> [Supplied data]:
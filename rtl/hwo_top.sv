// hwo_top: the Hardware Object example designs side by side.
//
//   simple dataflow  P1 = (X1 + Y1) * (X2 + Y2) from two adder objects and a
//                    multiplier object (2 cycles latency);
//   Pong             two bars and up to N_BALLS dynamically created balls,
//                    driven by button commands and a frame tick;
//   audio DSP        a stereo stream through the instantiated effects (high
//                    pass, low pass, distortion, echo) that share one
//                    dynamic area through a communication matrix and the
//                    Hardware Scheduler;
//   video            an RGB pixel stream through gamma correction and edge
//                    detection, each object switched in or out.
// The four share only clock and reset. The device configuration port that
// writes the partial bitstreams is outside: the audio system asks for a
// reconfiguration on icap_start/icap_obj and expects icap_done when the
// area holds the new object. The video and serial outputs of Pong are also
// outside; the ball and bar positions are outputs.
module hwo_top
  import hwo_pkg::*;
#(
  parameter int W       = 32,
  parameter int CW      = 8,
  parameter int N_BALLS = 16,
  parameter int SLICE   = 100,
  parameter int DEPTH   = 128,
  parameter int DELAY   = 16,
  parameter int VID_W   = 352,
  parameter int VID_H   = 288
) (
  input  logic                 clk,
  input  logic                 rst_n,
  // simple dataflow
  input  logic [W-1:0]         df_x1,
  input  logic [W-1:0]         df_y1,
  input  logic [W-1:0]         df_x2,
  input  logic [W-1:0]         df_y2,
  output logic [W-1:0]         df_p1,
  // Pong
  input  logic                 pong_cmd_valid,
  input  logic [2:0]           pong_cmd,
  input  logic signed [CW-1:0] pong_new_x,
  input  logic signed [CW-1:0] pong_new_y,
  input  logic                 pong_tick,
  output logic [N_BALLS-1:0]   pong_ball_alive,
  output logic signed [CW-1:0] pong_ball_x [N_BALLS],
  output logic signed [CW-1:0] pong_ball_y [N_BALLS],
  output logic signed [CW-1:0] pong_bar_x  [2],
  output logic signed [CW-1:0] pong_bar_y  [2],
  output logic                 pong_add_rejected,
  output logic [N_BALLS-1:0]   pong_ball_hit_bar,
  output logic [N_BALLS-1:0]   pong_ball_finished,
  // audio DSP
  input  logic                 aud_in_valid,
  input  logic [31:0]          aud_in_data,
  output logic                 aud_in_ready,
  output logic                 aud_out_valid,
  output logic [31:0]          aud_out_data,
  input  logic                 aud_out_ready,
  input  logic                 fx_inst_valid,
  input  logic [OBJ_W-1:0]     fx_inst_obj,
  input  logic                 fx_inst_add,
  output logic                 icap_start,
  output logic [OBJ_W-1:0]     icap_obj,
  input  logic                 icap_done,
  output logic [3:0]           fx_active,
  output logic [OBJ_W-1:0]     fx_loaded,
  output logic                 fx_running,
  output logic                 fx_stopping,
  output logic [$clog2(DEPTH+1)-1:0] aud_out_fill,
  output logic                 fx_route_miss,
  // video
  input  logic                 vid_gamma_en,
  input  logic                 vid_edge_en,
  input  logic                 vid_in_valid,
  input  logic [23:0]          vid_in_pixel,
  output logic                 vid_out_valid,
  output logic [23:0]          vid_out_pixel
);
  simple_dataflow #(.W(W)) u_dataflow (
    .clk, .rst_n, .x1(df_x1), .y1(df_y1), .x2(df_x2), .y2(df_y2), .p1(df_p1));

  pong_game #(.CW(CW), .N_BALLS(N_BALLS)) u_pong (
    .clk, .rst_n,
    .cmd_valid(pong_cmd_valid), .cmd(pong_cmd),
    .new_x(pong_new_x), .new_y(pong_new_y), .tick(pong_tick),
    .ball_alive(pong_ball_alive), .ball_x(pong_ball_x), .ball_y(pong_ball_y),
    .bar_x(pong_bar_x), .bar_y(pong_bar_y),
    .add_rejected(pong_add_rejected),
    .ball_hit_bar(pong_ball_hit_bar), .ball_finished(pong_ball_finished));

  stereo_t in_s, out_s;
  assign in_s         = stereo_t'(aud_in_data);
  assign aud_out_data = 32'(out_s);

  audio_dsp #(.SLICE(SLICE), .DEPTH(DEPTH), .DELAY(DELAY)) u_audio (
    .clk, .rst_n,
    .in_valid(aud_in_valid), .in_data(in_s), .in_ready(aud_in_ready),
    .out_valid(aud_out_valid), .out_data(out_s), .out_ready(aud_out_ready),
    .inst_valid(fx_inst_valid), .inst_obj(fx_inst_obj), .inst_add(fx_inst_add),
    .icap_start, .icap_obj, .icap_done,
    .active(fx_active), .loaded_obj(fx_loaded),
    .obj_running(fx_running), .obj_stopping(fx_stopping),
    .out_fill(aud_out_fill), .route_miss(fx_route_miss));

  video_dsp #(.WIDTH(VID_W), .HEIGHT(VID_H)) u_video (
    .clk, .rst_n,
    .gamma_en(vid_gamma_en), .edge_en(vid_edge_en),
    .in_valid(vid_in_valid), .in_pixel(vid_in_pixel),
    .out_valid(vid_out_valid), .out_pixel(vid_out_pixel));
endmodule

> [Aim of the exercise]: Pick out all lines from the data above in which the word "area" appears.

> [Written solution]:
//                    dynamic area through a communication matrix and the
// area holds the new object. The video and serial outputs of Pong are also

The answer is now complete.